I have to say that Delgado is really getting great at settling in the house. He plays like a maniac outside and in our basement where we play but upstairs and on the main floor he is very calm and I can now watch a whole movie without him running around or shoving toys at me trying to play

His puppy energy is finally dissipating :groovy: 

It's seriously like he has a switch on his brain that goes on and off randomly. He's grab every toy put of his basket and play, chase a cat briefly, grab a bone and chew, then lie down and look around like "wow, who made this mess!" My big lunkhead :wub:


----------



## Kaasuti (Aug 8, 2012)

This is Charlie relaxing in our living room. He is getting big so fast, it's scary!.
​


----------



## Loneforce (Feb 12, 2012)

View attachment 21762
Jonas at 8 weeks 2 days old

View attachment 21763
Jonas at 8 1/2 months old


----------



## ohdev (Mar 26, 2012)

Dean turned 8 months old on the 13th c:

Here he is at 8 weeks









Here he is about a week before 8 months









And here he is last night, holding the fort down while I take a shower after he got a much needed bath as well









He's out of the land shark phase but we're still having excitement issues around other dogs while walking. Oh well, we're working on it at least. I would kill for a yard to run him around in before walking, but that's just a down side of living in the city. Overall he's a good boy and he's really beginning to love to cuddle :wub:


----------



## Shade (Feb 20, 2012)

I've been comtemplating a prong for a couple of weeks now, I've been using a halti and it's been great 90% of the time but it can be a struggle when he WANTS to misbehave (mostly around other dogs). I finally found one I liked, a martengale prong so I bought it and tried it out on tonights walk. It was a short one as it started raining hard but he really responded well!

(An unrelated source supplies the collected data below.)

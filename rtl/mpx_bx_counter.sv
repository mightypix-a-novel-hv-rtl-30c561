// Timestamp (BX) counter. A 12-bit ToA counter runs on the 320 MHz timestamp
// clock and so overflows every 12.8 us, as the document specifies; a 4-bit
// ToT timestamp counter advances once every TOT_DIV ToA ticks. Both are
// distributed to the pixels in Gray code so that a sample taken in another
// clock domain is off by at most one count. toa_reset (TFC command) clears
// both counters. The ToT clock divider and the Gray coding are this design's
// choice.
module mpx_bx_counter
  import mpx_pkg::*;
#(
  parameter int unsigned TOT_DIV = 128
) (
  input  logic             clk,        // 320 MHz timestamp clock
  input  logic             rst_n,
  input  logic             toa_reset,
  output logic [TOA_W-1:0] toa_gray,
  output logic [TOT_W-1:0] tot_gray,
  output logic [TOA_W-1:0] toa_bin
);
  logic [$clog2(TOT_DIV)-1:0] pre;
  logic [TOT_W-1:0]           tot_bin;

  always_ff @(posedge clk or negedge rst_n) begin
    if (!rst_n) begin
      toa_bin  <= '0;
      tot_bin  <= '0;
      pre      <= '0;
      toa_gray <= '0;
      tot_gray <= '0;
    end else if (toa_reset) begin
      toa_bin  <= '0;
      tot_bin  <= '0;
      pre      <= '0;
      toa_gray <= '0;
      tot_gray <= '0;
    end else begin
      toa_bin  <= toa_bin + 1'b1;
      toa_gray <= (toa_bin + 1'b1) ^ ((toa_bin + 1'b1) >> 1);
      pre      <= pre + 1'b1;
      if (pre == '1) begin
        tot_bin  <= tot_bin + 1'b1;
        tot_gray <= (tot_bin + 1'b1) ^ ((tot_bin + 1'b1) >> 1);
      end
    end
  end

endmodule
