// Testbench for mpx_bx_counter (ToT divider 8): after decoding the Gray
// outputs, ToA must count every cycle and wrap after 4096 cycles (12.8 us at
// 320 MHz), ToT must advance every 8 cycles, only one Gray bit may change per
// step, and toa_reset must clear both.
`timescale 1ps/1ps
module tb_mpx_bx_counter;
  int checks = 0, failures = 0;
  logic clk = 0, rst_n = 1, toa_reset = 0;
  initial #1 rst_n = 0;  // a falling edge, so that asynchronous resets act
  always #1562 clk = ~clk;
  logic [11:0] tg, tb_;
  logic [3:0] og;
  mpx_bx_counter #(.TOT_DIV(8)) dut (.clk, .rst_n, .toa_reset, .toa_gray(tg), .tot_gray(og), .toa_bin(tb_));

  task automatic check(input bit c, input string msg);
    checks++;
    if (!c) begin failures++; $display("FAIL: %s (t=%0t)", msg, $time); end
  endtask
  function automatic int g2b(input logic [11:0] g);
    logic [11:0] b;
    b[11] = g[11];
    for (int i = 10; i >= 0; i--) b[i] = b[i+1] ^ g[i];
    return int'(b);
  endfunction

  int cyc = 0, wraps = 0;
  logic [11:0] tg_q;
  logic [3:0] og_q;
  initial begin
    repeat (2) @(posedge clk);
    #10 rst_n = 1;
    @(posedge clk); #10; tg_q = tg; og_q = og;
    for (int i = 0; i < 5000; i++) begin
      @(posedge clk); #10; cyc++;
      check(g2b(tg) == ((g2b(tg_q) + 1) % 4096), "ToA counts by one");
      check($countones(tg ^ tg_q) == 1, "one Gray bit per step");
      if (g2b(tg) == 0) wraps++;
      if (og != og_q) check(g2b({8'b0, og}) == (g2b({8'b0, og_q}) + 1) % 16 && (g2b(tg) % 8) == 0, "ToT every 8 ToA counts");
      tg_q = tg; og_q = og;
    end
    check(wraps == 1, "wraps after 4096 counts");
    toa_reset = 1; @(posedge clk); #10 toa_reset = 0;
    check(tg == 0 && og == 0 && tb_ == 0, "toa_reset clears");
    $display("TB_RESULT checks=%0d failures=%0d", checks, failures);
    $finish;
  end
  initial begin
    #100us; failures++;
    $display("TB_RESULT checks=%0d failures=%0d", checks, failures);
    $finish;
  end
endmodule
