// Behavioural model of one pixel column: its hit buffers and the preloading
// End-of-Column (EoC) logic, written as clocked logic in the readout-FSM clock.
//
// In silicon the hit buffers are asynchronous latches with DRAM cells on a
// shared, precharged bitline; this model keeps their behaviour, not their
// circuit:
//   * Hit buffer (one per row): the rising edge of the comparator output stores
//     the 12-bit ToA timestamp, the falling edge the 4-bit ToT timestamp. While
//     a buffer is occupied further pulses of that pixel are lost (pile-up).
//     A complete hit only becomes visible to the priority logic at an LdPix
//     pulse, so hits completing during LdCol wait for the next round.
//   * Priority: the lowest row number among visible hits is loaded first.
//   * EoC, first latch DR1: while LdCol is high, the bitlines have charged
//     (bl_charged, see mpx_matrix_segment) and DR1 is empty, the winning hit
//     buffer is copied into DR1, setting the hit flag, and the buffer is freed.
//   * EoC, second latch DR2: LdPix moves DR1 into DR2 and clears the hit flag,
//     so DR1 can be preloaded while DR2 is read. DR2 is only overwritten once it
//     has been read (an assumption: the document's DR2 is enabled by LdPix alone).
//   * Readout: a column holding data in DR2 blocks the scan (priority) chain;
//     the first such column drives the shared data bus while RdCol is high and
//     releases DR2 at the end of that cycle.
//   * prio is high while DR2 holds data, and already during an LdPix pulse that
//     will move data into DR2.
// Interface: comp[row] comparator levels, toa_ts/tot_ts timestamps, ctrl from
// the readout FSM, scan_in/scan_out priority chain (1 = no earlier column is
// requesting), bus_out is all zero unless this column is being read; its
// column field is the constant COL_ID.
module mpx_column
  import mpx_pkg::*;
#(
  parameter int unsigned NROWS  = 388,
  parameter int unsigned COL_ID = 0
) (
  input  logic              clk,
  input  logic              rst_n,
  input  logic [NROWS-1:0]  comp,
  input  logic [TOA_W-1:0]  toa_ts,
  input  logic [TOT_W-1:0]  tot_ts,
  input  mctrl_t            ctrl,
  input  logic              bl_charged,
  input  logic              scan_in,
  output logic              scan_out,
  output logic              prio,
  output logic [HIT_W-1:0]  bus_out
);

  typedef enum logic [1:0] {HB_EMPTY, HB_LEAD, HB_DONE, HB_READY} hb_t;

  hb_t              hb_st  [NROWS];
  logic [TOA_W-1:0] hb_toa [NROWS];
  logic [TOT_W-1:0] hb_tot [NROWS];
  logic [NROWS-1:0] comp_q;

  logic             any_ready;
  logic [ROW_W-1:0] sel_row;

  hit_t dr1, dr2;
  logic dr1_full, dr2_full;
  logic load_dr1, move_dr2, read_dr2;

  // Priority encoder: lowest ready row wins.
  always_comb begin
    any_ready = 1'b0;
    sel_row   = '0;
    for (int r = NROWS - 1; r >= 0; r--) begin
      if (hb_st[r] == HB_READY) begin
        any_ready = 1'b1;
        sel_row   = ROW_W'(r);
      end
    end
  end

  assign load_dr1 = ctrl.ld_col && bl_charged && !dr1_full && any_ready;
  assign move_dr2 = ctrl.ld_pix && dr1_full && !dr2_full;
  assign read_dr2 = ctrl.rd_col && dr2_full && scan_in;

  always_ff @(posedge clk or negedge rst_n) begin
    if (!rst_n) begin
      comp_q <= '0;
      for (int r = 0; r < NROWS; r++) begin
        hb_st[r]  <= HB_EMPTY;
        hb_toa[r] <= '0;
        hb_tot[r] <= '0;
      end
    end else begin
      comp_q <= comp;
      for (int r = 0; r < NROWS; r++) begin
        unique case (hb_st[r])
          HB_EMPTY: if (comp[r] && !comp_q[r]) begin
                      hb_st[r]  <= HB_LEAD;
                      hb_toa[r] <= toa_ts;
                    end
          HB_LEAD:  if (!comp[r] && comp_q[r]) begin
                      hb_st[r]  <= HB_DONE;
                      hb_tot[r] <= tot_ts;
                    end
          HB_DONE:  if (ctrl.ld_pix) hb_st[r] <= HB_READY;
          HB_READY: if (load_dr1 && sel_row == ROW_W'(r)) hb_st[r] <= HB_EMPTY;
          default:  hb_st[r] <= HB_EMPTY;
        endcase
      end
    end
  end

  always_ff @(posedge clk or negedge rst_n) begin
    if (!rst_n) begin
      dr1 <= '0; dr2 <= '0; dr1_full <= 1'b0; dr2_full <= 1'b0;
    end else begin
      if (load_dr1) begin
        dr1      <= '{col: COL_W'(COL_ID), row: sel_row,
                      toa: hb_toa[sel_row], tot: hb_tot[sel_row]};
        dr1_full <= 1'b1;
      end else if (move_dr2) begin
        dr1_full <= 1'b0;
      end
      if (move_dr2) begin
        dr2      <= dr1;
        dr2_full <= 1'b1;
      end else if (read_dr2) begin
        dr2_full <= 1'b0;
      end
    end
  end

  assign prio     = dr2_full || move_dr2;
  assign scan_out = scan_in && !dr2_full;
  assign bus_out  = read_dr2 ? dr2 : '0;

endmodule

I don't expect it to be a fix all but I hope it will be a big help


----------



## Atticus5 (Mar 28, 2012)

We are right in the heart of adolescence! Atticus and I were at the park today with dogs everywhere to play with and all he wants to do is jump up on me with his muddy paws and scramble between my legs with a big grin on his goofy face. He never used to do this. The other dogs were always much more fun than me I was told that this phase last much longer in GSD's than other dogs. Is this true? :crazy: The pics are of Atticus at two months and eight months.


----------



## Atticus5 (Mar 28, 2012)

I forgot to mention that Atticus was born February 7th.


----------



## gmcwife1 (Apr 5, 2012)

How is everyone with an intact female doing with their first heat?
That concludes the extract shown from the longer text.